In the entries below, find each line bearing the string "shifted" and copy it.

-- Working data --
________________________________________
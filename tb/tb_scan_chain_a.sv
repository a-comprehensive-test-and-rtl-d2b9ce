// Testbench for scan_chain_a at 256 + 16 registers: a reference model that
// stores the chain as an ordered list of positions (serial mode) or as
// independent 16-bit lists (parallel mode) is shifted alongside the chain
// with random test-bus data, random clears and mode changes.
`include "tb/tb_check.svh"
module tb_scan_chain_a;
  localparam int unsigned N = 256, P = 16, T = 272;
  int checks = 0, failures = 0;
  logic clk = 0, rst_n = 0, clr = 0, shift = 0, mux_tb = 0, tb_in = 0;
  logic [T-1:0] q, model;
  int order[T];   // order[m] = register at serial position m (0 = entry)
  scan_chain_a #(.N_WORDS(N), .P(P)) dut (.*);
  always #5 clk = ~clk;

  initial begin
    int m = 0;
    // L1 segments from the top one down, then the L2 segment; within a
    // segment from the lowest-priority bit down.
    for (int j = N / P - 1; j >= 0; j--)
      for (int b = P - 1; b >= 0; b--) order[m++] = j * P + b;
    for (int b = P - 1; b >= 0; b--) order[m++] = N + b;
  end

  initial begin
    model = '0;
    @(negedge clk); rst_n = 1;
    for (int t = 0; t < 3000; t++) begin
      @(negedge clk);
      clr = ($urandom % 200 == 0);
      shift = ($urandom % 4 != 0);
      if (t % 400 == 0) mux_tb = $urandom;
      tb_in = $urandom;
      @(posedge clk);
      if (clr) model = '0;
      else if (shift) begin
        logic [T-1:0] nm;
        nm = model;
        if (mux_tb) begin
          for (int k = T - 1; k > 0; k--) nm[order[k]] = model[order[k-1]];
          nm[order[0]] = tb_in;
        end else begin
          for (int s = 0; s < T / P; s++) begin
            for (int k = P - 1; k > 0; k--) nm[order[s*P + k]] = model[order[s*P + k - 1]];
            nm[order[s*P]] = tb_in;
          end
        end
        model = nm;
      end
      #1;
      `CHECK(q == model, $sformatf("cycle %0d mux_tb=%0d", t, mux_tb))
    end
    `TB_DONE
  end
  initial begin
    #100000; failures++; $display("watchdog expired"); `TB_DONE
  end
endmodule
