// scan_chain_b: scan chain "b" (SC-b) with its input multiplexers (Mux-2).
//
// SC-b holds one register per MMR node output of every level (same layout as
// scan chain a). Each register's input is chosen by Mux-2:
//   mux2 = 0 (position a): capture, all registers load the MMR outputs d in
//                          parallel
//   mux2 = 1 (position b): shift, register 0 loads scan_in and register i
//                          loads register i-1; scan_out is the last register
// The L1 part (bits N_WORDS-1:0) can drive the match address encoder through
// Mux-3 (in tcam_top) so that vectors shifted in here test the encoder.
// en enables a capture or shift on the rising clock edge; clr clears every
// register in one cycle and wins over en. Reset clears the chain.
module scan_chain_b #(
  parameter int unsigned N_WORDS = tcam_pkg::N_WORDS,
  parameter int unsigned P       = tcam_pkg::MMR_P,
  localparam int unsigned T      = tcam_pkg::chain_len(N_WORDS, P)
) (
  input  logic         clk,
  input  logic         rst_n,
  input  logic         clr,
  input  logic         en,
  input  logic         mux2,
  input  logic         scan_in,
  input  logic [T-1:0] d,
  output logic [T-1:0] q,
  output logic         scan_out
);
  always_ff @(posedge clk or negedge rst_n) begin
    if (!rst_n)        q <= '0;
    else if (clr)      q <= '0;
    else if (en) begin
      if (mux2)        q <= {q[T-2:0], scan_in};
      else             q <= d;
    end
  end

  assign scan_out = q[T-1];
endmodule
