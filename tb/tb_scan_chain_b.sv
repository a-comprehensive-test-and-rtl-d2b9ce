// Testbench for scan_chain_b: parallel capture (Mux-2 position a), serial
// shift (position b) checked bit by bit at scan_out, hold when disabled and
// the one-cycle clear.
`include "tb/tb_check.svh"
module tb_scan_chain_b;
  localparam int unsigned N = 16, P = 4, T = 20;
  int checks = 0, failures = 0;
  logic clk = 0, rst_n = 0, clr = 0, en = 0, mux2 = 0, scan_in = 0, scan_out;
  logic [T-1:0] d = '0, q, model;
  scan_chain_b #(.N_WORDS(N), .P(P)) dut (.*);
  always #5 clk = ~clk;
  initial begin
    model = '0;
    @(negedge clk); rst_n = 1;
    for (int t = 0; t < 2000; t++) begin
      @(negedge clk);
      clr = ($urandom % 100 == 0);
      en = ($urandom % 5 != 0);
      mux2 = ($urandom % 6 != 0);
      scan_in = $urandom;
      d = T'($urandom);
      `CHECK(scan_out == model[T-1], $sformatf("scan_out cycle %0d", t))
      @(posedge clk);
      if (clr) model = '0;
      else if (en) model = mux2 ? {model[T-2:0], scan_in} : d;
      #1;
      `CHECK(q == model, $sformatf("cycle %0d", t))
    end
    `TB_DONE
  end
  initial begin
    #100000; failures++; $display("watchdog expired"); `TB_DONE
  end
endmodule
________________________________________
-- Answer section --
// independent 16-bit lists (parallel mode) is shifted alongside the chain
// Mux-3 (in tcam_top) so that vectors shifted in here test the encoder.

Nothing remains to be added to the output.